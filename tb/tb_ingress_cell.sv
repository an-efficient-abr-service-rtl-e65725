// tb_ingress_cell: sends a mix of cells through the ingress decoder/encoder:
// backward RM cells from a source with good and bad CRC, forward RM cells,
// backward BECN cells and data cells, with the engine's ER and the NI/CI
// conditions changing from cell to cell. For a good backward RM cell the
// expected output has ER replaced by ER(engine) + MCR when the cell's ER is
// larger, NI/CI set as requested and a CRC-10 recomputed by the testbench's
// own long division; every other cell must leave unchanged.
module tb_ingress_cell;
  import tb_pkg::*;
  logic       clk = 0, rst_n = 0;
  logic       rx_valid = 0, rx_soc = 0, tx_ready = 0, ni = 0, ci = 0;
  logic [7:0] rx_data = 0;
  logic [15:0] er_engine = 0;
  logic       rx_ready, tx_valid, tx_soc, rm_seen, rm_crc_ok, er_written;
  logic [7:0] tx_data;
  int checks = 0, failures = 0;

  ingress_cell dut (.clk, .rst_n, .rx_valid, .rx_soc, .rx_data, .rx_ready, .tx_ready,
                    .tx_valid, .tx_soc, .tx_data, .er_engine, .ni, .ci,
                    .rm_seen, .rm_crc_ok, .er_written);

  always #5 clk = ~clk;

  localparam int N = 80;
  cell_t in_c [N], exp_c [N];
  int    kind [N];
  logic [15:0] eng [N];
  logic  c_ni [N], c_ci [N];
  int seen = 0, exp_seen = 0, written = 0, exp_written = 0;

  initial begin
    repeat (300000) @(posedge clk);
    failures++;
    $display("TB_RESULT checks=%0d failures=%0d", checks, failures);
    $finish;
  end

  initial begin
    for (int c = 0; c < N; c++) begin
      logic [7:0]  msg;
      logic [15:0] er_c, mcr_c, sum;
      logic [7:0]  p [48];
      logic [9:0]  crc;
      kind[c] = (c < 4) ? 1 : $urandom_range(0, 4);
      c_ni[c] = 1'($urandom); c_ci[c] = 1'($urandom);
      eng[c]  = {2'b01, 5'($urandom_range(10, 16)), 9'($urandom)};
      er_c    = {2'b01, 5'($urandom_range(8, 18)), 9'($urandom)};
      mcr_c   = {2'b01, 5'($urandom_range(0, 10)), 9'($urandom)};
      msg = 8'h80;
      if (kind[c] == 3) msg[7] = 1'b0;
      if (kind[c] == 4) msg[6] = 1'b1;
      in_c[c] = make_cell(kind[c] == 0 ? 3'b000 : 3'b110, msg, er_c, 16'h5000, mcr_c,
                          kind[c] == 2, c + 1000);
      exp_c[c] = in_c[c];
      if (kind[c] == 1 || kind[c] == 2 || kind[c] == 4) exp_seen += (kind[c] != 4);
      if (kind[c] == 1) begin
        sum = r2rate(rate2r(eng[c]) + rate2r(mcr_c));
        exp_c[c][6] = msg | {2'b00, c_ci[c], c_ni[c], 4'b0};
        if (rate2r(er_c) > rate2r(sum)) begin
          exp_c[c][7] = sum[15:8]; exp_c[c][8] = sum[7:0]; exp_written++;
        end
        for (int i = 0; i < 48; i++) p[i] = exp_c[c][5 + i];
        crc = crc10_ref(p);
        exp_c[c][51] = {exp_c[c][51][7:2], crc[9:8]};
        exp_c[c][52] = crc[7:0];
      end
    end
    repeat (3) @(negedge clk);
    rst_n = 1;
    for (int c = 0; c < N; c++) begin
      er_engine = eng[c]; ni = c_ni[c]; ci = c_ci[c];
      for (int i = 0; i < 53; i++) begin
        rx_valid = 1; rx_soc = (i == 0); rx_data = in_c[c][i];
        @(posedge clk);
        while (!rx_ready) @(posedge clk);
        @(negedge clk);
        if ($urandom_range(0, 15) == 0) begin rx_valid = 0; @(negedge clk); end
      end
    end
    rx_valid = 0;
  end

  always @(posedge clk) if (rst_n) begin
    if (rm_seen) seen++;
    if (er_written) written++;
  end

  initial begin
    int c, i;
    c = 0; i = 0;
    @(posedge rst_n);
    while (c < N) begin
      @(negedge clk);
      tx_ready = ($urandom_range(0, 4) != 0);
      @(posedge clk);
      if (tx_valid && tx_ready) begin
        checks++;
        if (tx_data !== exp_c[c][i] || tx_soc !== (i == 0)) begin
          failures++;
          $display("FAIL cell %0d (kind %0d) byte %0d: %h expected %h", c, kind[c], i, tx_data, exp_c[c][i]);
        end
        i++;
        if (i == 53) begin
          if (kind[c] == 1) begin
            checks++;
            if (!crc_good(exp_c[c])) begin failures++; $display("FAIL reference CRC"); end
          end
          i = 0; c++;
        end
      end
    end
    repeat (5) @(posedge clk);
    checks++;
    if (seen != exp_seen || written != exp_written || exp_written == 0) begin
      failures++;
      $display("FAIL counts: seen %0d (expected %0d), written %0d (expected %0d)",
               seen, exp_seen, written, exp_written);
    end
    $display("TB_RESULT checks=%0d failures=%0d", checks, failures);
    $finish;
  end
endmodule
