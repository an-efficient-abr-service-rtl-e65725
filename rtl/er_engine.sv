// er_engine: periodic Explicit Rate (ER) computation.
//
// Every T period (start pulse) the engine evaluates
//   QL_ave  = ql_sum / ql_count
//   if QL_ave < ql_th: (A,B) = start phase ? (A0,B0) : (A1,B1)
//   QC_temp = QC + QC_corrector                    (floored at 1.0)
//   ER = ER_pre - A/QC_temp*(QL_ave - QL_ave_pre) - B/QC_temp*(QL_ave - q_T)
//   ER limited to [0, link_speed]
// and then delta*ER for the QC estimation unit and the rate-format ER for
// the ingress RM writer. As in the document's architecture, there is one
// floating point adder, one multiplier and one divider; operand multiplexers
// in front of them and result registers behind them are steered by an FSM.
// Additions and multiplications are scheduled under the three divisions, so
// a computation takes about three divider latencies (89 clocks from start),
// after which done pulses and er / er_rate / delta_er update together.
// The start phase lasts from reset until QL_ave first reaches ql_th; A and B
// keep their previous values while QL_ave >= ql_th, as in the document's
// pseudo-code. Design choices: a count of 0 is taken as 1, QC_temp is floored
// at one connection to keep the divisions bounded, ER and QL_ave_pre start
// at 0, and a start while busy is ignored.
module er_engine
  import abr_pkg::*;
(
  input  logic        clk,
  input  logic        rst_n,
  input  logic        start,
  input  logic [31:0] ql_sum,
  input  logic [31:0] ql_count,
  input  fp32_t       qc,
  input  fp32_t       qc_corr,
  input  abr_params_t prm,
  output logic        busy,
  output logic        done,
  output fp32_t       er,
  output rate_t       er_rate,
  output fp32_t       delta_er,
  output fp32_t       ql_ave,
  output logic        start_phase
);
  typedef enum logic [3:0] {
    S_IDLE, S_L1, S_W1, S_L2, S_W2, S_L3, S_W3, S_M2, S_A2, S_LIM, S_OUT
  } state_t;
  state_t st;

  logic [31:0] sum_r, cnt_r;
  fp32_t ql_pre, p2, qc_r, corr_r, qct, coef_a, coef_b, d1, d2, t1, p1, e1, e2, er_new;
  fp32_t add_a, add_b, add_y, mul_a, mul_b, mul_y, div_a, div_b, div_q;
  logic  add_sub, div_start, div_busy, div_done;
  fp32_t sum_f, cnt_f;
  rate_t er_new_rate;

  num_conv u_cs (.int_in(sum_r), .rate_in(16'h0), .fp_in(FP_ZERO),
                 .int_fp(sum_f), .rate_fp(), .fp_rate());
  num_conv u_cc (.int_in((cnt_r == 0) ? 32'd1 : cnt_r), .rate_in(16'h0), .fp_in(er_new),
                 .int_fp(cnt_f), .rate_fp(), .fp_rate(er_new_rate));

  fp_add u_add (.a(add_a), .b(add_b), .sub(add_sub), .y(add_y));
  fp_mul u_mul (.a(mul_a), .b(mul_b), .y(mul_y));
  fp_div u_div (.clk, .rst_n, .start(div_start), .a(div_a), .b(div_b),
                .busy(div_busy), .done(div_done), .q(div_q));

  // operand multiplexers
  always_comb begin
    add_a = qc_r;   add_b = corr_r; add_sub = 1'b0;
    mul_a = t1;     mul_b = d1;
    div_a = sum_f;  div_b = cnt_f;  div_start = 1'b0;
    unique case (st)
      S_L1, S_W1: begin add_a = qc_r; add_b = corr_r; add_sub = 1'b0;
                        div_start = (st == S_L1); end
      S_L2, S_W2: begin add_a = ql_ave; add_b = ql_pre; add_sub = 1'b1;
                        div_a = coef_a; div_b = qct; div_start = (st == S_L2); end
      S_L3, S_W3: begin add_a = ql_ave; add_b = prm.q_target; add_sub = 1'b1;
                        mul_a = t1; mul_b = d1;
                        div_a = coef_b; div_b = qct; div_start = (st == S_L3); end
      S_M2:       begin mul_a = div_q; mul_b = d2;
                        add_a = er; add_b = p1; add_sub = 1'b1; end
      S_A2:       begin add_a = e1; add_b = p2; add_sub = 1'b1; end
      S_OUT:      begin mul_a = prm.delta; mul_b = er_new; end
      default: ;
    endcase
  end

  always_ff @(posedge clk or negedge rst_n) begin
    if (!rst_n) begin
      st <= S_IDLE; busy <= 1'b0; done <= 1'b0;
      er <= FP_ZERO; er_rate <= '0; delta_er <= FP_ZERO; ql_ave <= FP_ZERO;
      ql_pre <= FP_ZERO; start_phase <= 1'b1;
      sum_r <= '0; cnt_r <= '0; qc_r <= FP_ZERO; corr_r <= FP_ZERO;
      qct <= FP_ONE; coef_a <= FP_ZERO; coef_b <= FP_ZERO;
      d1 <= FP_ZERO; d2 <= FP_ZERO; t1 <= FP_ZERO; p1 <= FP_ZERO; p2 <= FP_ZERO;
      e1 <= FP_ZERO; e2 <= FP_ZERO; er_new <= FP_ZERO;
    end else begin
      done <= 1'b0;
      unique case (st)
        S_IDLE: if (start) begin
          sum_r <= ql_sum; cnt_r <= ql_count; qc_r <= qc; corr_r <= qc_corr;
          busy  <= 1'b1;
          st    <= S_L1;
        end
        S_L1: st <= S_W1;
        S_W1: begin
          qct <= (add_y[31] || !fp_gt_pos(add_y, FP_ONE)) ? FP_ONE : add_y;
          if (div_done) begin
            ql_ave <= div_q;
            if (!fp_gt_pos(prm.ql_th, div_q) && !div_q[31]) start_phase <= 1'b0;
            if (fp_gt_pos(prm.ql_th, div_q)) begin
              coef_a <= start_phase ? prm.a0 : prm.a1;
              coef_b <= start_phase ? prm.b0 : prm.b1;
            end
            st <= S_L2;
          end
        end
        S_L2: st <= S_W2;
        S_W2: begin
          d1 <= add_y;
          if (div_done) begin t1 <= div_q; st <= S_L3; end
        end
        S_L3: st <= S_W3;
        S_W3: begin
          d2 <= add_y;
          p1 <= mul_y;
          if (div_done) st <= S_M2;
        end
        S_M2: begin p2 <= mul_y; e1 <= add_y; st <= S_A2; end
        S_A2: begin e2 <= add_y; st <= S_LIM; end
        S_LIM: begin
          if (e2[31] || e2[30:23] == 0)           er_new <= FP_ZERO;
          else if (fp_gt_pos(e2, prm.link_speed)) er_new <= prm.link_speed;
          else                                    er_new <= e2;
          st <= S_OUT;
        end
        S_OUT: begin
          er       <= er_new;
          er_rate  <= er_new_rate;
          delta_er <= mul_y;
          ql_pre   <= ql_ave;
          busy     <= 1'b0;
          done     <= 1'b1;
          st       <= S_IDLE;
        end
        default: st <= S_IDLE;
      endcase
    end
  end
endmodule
▬▬▬▬▬▬
## Exercise goal:
Among the lines of the records, copy out each one that contains the word "keep".

## Answer for the task:
// keep their previous values while QL_ave >= ql_th, as in the document's
// at one connection to keep the divisions bounded, ER and QL_ave_pre start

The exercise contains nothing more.